Judge David Johnson misses March. Back then he hadn't seen this worthless movie.
Our review of Miss March (Blu-Ray), published August 10th, 2009, is also available.
What's another word for hate? Something stronger, harsher, and more malevolent in its revulsion, a descriptor that elicits feelings of extreme fury, betrayal, and soul-consuming loathing. Whatever that word is, please insert it into the following sentence: "I ________ this movie."
This glorified Playboy commercial will offer you zero laughs, just a relentless onslaught of contrived, gross-out insipidness with characters who are as likable as the Khmer Rouge.
Facts of the Case
Two friends, Tucker and Eugene, have grown up with differing approaches to women. Since discovering his first Playboy, Tucker has thought of nothing but sex and Playboy (Miss March brought to you by Playboy!), encouraging his friend Eugene to embrace carnal debauchery and forgo his pledge of abstinence with his girlfriend.
Eugene eventually relents, but before he can seal the deal, he falls down the stairs and slips into a coma. Four years later, he wakes up to discover his girlfriend is posing for Penthouse (just kidding, it's Playboy she's in! Playboy!!!) and the two friends decide to road trip across the country to the Playboy Mansion (this mansion brought to you by Playboy!) and something something something…is this review over yet?
I am a fervent fan of capitalism, the best economic system ever devised and the most efficient method of bringing human beings happiness. However, there are downsides—the sub-prime meltdown, the Colombian drug trade, and now Miss March. I'm not sure what dark forces initiated the demographic study and box office predictions that led to the green-lighting of this project—a cancerous growth on the American film library, if there ever was one—but if anyone made a dime on this mess, maybe it's time we embraced totalitarian communism. For all of the political imprisonment and starvation, at least the proletariat never had to endure tripe like this.
Where to start? How about the big one, the utter void where anything resembling functional jokes should reside. Here's a sampling of some of the comic highlights that lie in wait:
• Tucker is receiving felatio from his epileptic girlfriend who suffers a seizure when he turns on a strobe light. She then clamps down on his so-and-so and he stabs her in the face with a fork.
• There's the recurring gag where Eugene poops himself.
• More than once, Eugene and Tucker almost get into car accidents and scream at the top of their lungs.
• Eugene sprays himself with gasoline because his muscles have atrophied.
• A stripper flies out a bus window.
• Crazy firefighters attack Tucker and Eugene.
• A tiny dog pees into a model's glass and she drinks it.

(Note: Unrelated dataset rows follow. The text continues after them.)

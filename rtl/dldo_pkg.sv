// dldo_pkg: widths, the error-range encoding and the fixed-point format
// shared by the digital controller of the D-LDO.
//
// The loop works on codes of a 63-cell thermometer: the TDC reports the
// output voltage as 0..63 buffer delays and the PI controller turns on 0..63
// PMOS cells. Both counts therefore fit in 6 bits, and their difference (the
// error) in a signed 7-bit word. The four error ranges and their encoding
// State[1:0] follow the state table of the design; the Q8 fixed-point
// format of the PI coefficients is this implementation's choice.
`timescale 1ns / 1ps
package dldo_pkg;

  // Number of TDC delay cells and of PMOS pass devices.
  localparam int unsigned NCELLS = 63;
  // Width of a binary count 0..NCELLS.
  localparam int unsigned CODE_W = $clog2(NCELLS + 1);
  // Width of the signed error V_REF - V_OUT, both 0..NCELLS.
  localparam int unsigned ERR_W = CODE_W + 1;
  // Fractional bits of the PI coefficients and of the integrator.
  localparam int unsigned COEF_FRAC = 8;
  localparam int unsigned COEF_W = 12;  // unsigned Q4.8, up to 15.996

  typedef logic [CODE_W-1:0] code_t;
  typedef logic signed [ERR_W-1:0] err_t;
  typedef logic [COEF_W-1:0] coef_t;

  // Error ranges reported by the error detector, State[1:0].
  typedef enum logic [1:0] {
    ST_ZERO  = 2'b00,  // |error| = 0 : regulated, PI holds
    ST_SMALL = 2'b01,  // |error| >= 1
    ST_MID   = 2'b10,  // |error| >= 8
    ST_LARGE = 2'b11   // |error| >= 32
  } state_e;

endpackage
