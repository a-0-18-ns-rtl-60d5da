// digital_sub: error between the reference and the measured output voltage.
//
// The TDC delivers V_OUT as a thermometer code (bit i set when the sensor's
// delay covered more than i+1 buffer delays), while the reference V_REF is a
// binary code. The block counts the ones of the thermometer code to get a
// binary V_OUT code 0..63 and subtracts it from V_REF:
//
//   err = V_REF - V_OUT   (signed, -63..+63)
//
// A positive error means the output is low and more PMOS cells must be
// turned on. The encoder counts ones rather than locating the top one, so a
// thermometer code with a bubble still gives the nearest count; that choice
// is this implementation's. The design states only that the block holds an
// encoder and a subtractor.
//
// Purely combinational; no clock.
`timescale 1ns / 1ps
module digital_sub
  import dldo_pkg::*;
(
  input  logic [NCELLS-1:0] vout_therm,  // V_OUT[62:0], thermometer code from the TDC
  input  code_t             vref,        // V_REF[5:0], binary reference code
  output code_t             vout_code,   // V_OUT as a binary count
  output err_t              err          // V_REF - V_OUT
);

  always_comb begin
    vout_code = '0;
    for (int i = 0; i < NCELLS; i++) vout_code += code_t'(vout_therm[i]);
    err = err_t'({1'b0, vref}) - err_t'({1'b0, vout_code});
  end

endmodule
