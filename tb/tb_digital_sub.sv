// tb_digital_sub: checks the thermometer encoder and the subtractor.
// All 64 thermometer codes are combined with random references; a few codes
// with a single bubble check that the encoder counts ones.
`timescale 1ns / 1ps
module tb_digital_sub;
  import dldo_pkg::*;

  logic [NCELLS-1:0] therm;
  code_t             vref, vout_code;
  err_t              err;
  int                checks = 0, failures = 0;

  digital_sub dut (.vout_therm(therm), .vref(vref), .vout_code(vout_code), .err(err));

  initial begin
    #100000;
    failures++;
    $display("TB_RESULT checks=%0d failures=%0d", checks, failures);
    $finish;
  end

  task automatic check(int n, int r);
    #1;
    checks++;
    if (int'(vout_code) != n || int'(err) != r - n) begin
      failures++;
      $display("FAIL n=%0d vref=%0d: code=%0d err=%0d", n, r, vout_code, err);
    end
  endtask

  initial begin
    int r;
    for (int n = 0; n <= 63; n++) begin
      for (int k = 0; k < 4; k++) begin
        r = (k == 0) ? 0 : (k == 1) ? 63 : int'($urandom_range(63));
        therm = (n == 0) ? '0 : {NCELLS{1'b1}} >> (63 - n);
        vref  = code_t'(r);
        check(n, r);
      end
    end
    // Thermometer codes with one bubble: 20 ones, bit 10 cleared.
    therm = {NCELLS{1'b1}} >> (63 - 21);
    therm[10] = 1'b0;
    vref = code_t'(42);
    check(20, 42);
    $display("TB_RESULT checks=%0d failures=%0d", checks, failures);
    $finish;
  end
endmodule
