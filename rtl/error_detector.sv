// error_detector: sorts the regulation error into one of four ranges.
//
// The PI controller uses a different pair of coefficients in each range, so
// this block is what makes the controller adaptive. The error is signed
// (V_OUT above or below the reference); the range depends only on its
// magnitude, Error[5:0]:
//
//   |error| >= 32  -> State = 2'b11 (large)
//   |error| >=  8  -> State = 2'b10 (mid)
//   |error| >=  1  -> State = 2'b01 (small)
//   |error| ==  0  -> State = 2'b00 (regulated)
//
// The four ranges and their State codes are those of the design's state
// table. Its gate-level form tests single bits (Error[5], Error[3],
// Error[0]); here each range is read as a threshold, so that for example an
// error of 16 counts as "mid" and an error of 2 as "small". That reading and
// the use of the magnitude of a signed error are this implementation's
// choices.
//
// Purely combinational; no clock.
`timescale 1ns / 1ps
module error_detector
  import dldo_pkg::*;
(
  input  err_t         err,      // V_REF - V_OUT in TDC codes, two's complement
  output code_t        err_mag,  // |err|, Error[5:0]
  output state_e       state     // error range, State[1:0]
);

  always_comb begin
    err_mag = err[ERR_W-1] ? code_t'(-err) : code_t'(err);
    if (err_mag >= code_t'(32))     state = ST_LARGE;
    else if (err_mag >= code_t'(8)) state = ST_MID;
    else if (err_mag != '0)         state = ST_SMALL;
    else                            state = ST_ZERO;
  end

endmodule
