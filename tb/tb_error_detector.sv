// tb_error_detector: exhaustive check of the error-range classification.
// Every error from -63 to +63 is applied; the magnitude and State[1:0] are
// compared with thresholds 32, 8 and 1 worked out in the testbench.
`timescale 1ns / 1ps
module tb_error_detector;
  import dldo_pkg::*;

  err_t   err;
  code_t  err_mag;
  state_e state;
  int     checks = 0, failures = 0;

  error_detector dut (.err(err), .err_mag(err_mag), .state(state));

  initial begin
    #100000;
    failures++;
    $display("TB_RESULT checks=%0d failures=%0d", checks, failures);
    $finish;
  end

  initial begin
    int m, exp_st;
    for (int e = -63; e <= 63; e++) begin
      err = err_t'(e);
      #1;
      m = (e < 0) ? -e : e;
      exp_st = (m >= 32) ? 3 : (m >= 8) ? 2 : (m >= 1) ? 1 : 0;
      checks++;
      if (int'(err_mag) != m) begin
        failures++;
        $display("FAIL err=%0d mag=%0d expected %0d", e, err_mag, m);
      end
      checks++;
      if (int'(state) != exp_st) begin
        failures++;
        $display("FAIL err=%0d state=%0d expected %0d", e, state, exp_st);
      end
    end
    $display("TB_RESULT checks=%0d failures=%0d", checks, failures);
    $finish;
  end
endmodule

• Tucker and Eugene scream some more.
Even worse, the characters tasked with delivering this anti-humor are astoundingly irritating. You've seen the archetypes before in other, more superior sex comedies—the level-headed straight man and the irresponsible jackass. I would hazard to guess you've never seen them as worthless and grating as they are here. Tucker, as played by Trevor Moore, is supposedly this perverted sex machine, yet his idea of provocative erotica is Playboy? A dude like this would certainly be into some kind of deranged Japanese anime tentacle porn. Eugene (Zach Cregger) is somehow worse. The guy is supposed to be the clear-headed foil to Tucker's shenanigans, but nothing he does makes sense. The most important thing in his life is to have sex for the first time with his virgin girlfriend. Yet, even after discovering she's in Playboy (in a non-nude centerfold by the way, which is totally realistic) convinced she's succumbed to whoredom, he embarks on a life-threatening journey across the country, crapping his shorts, and screaming a lot.
Then again, without these stupid choices, how are we supposed to get the fellas to the Playboy mansion and smoking pipes like Hugh Hefner? That is, of course, the real purpose of this movie—to stroke the Playboy brand like a sexually deprived monkey. As bad as things are up to the moment when the guys arrive at the Playboy Mansion, from that point on things get unbearable. There is lots of filler with the guys talking to former Playmates about nothing, lingering shots on models, and the grand finale: a cameo by Hugh Hefner, which is simply embarrassing in its level of groveling.
The DVD, if you're so inclined: adequate tech specs with a 1.85:1 anamorphic widescreen, 5.1 Dolby surround mix, and forgettable extras like a pair of viral videos, and a censored (?!) version of a filthy rap song from the film.
Miss March is as enjoyable as an acetylene torch to the reproductive organs.
Guilty. Shackle this @#%*! and throw it in the hole.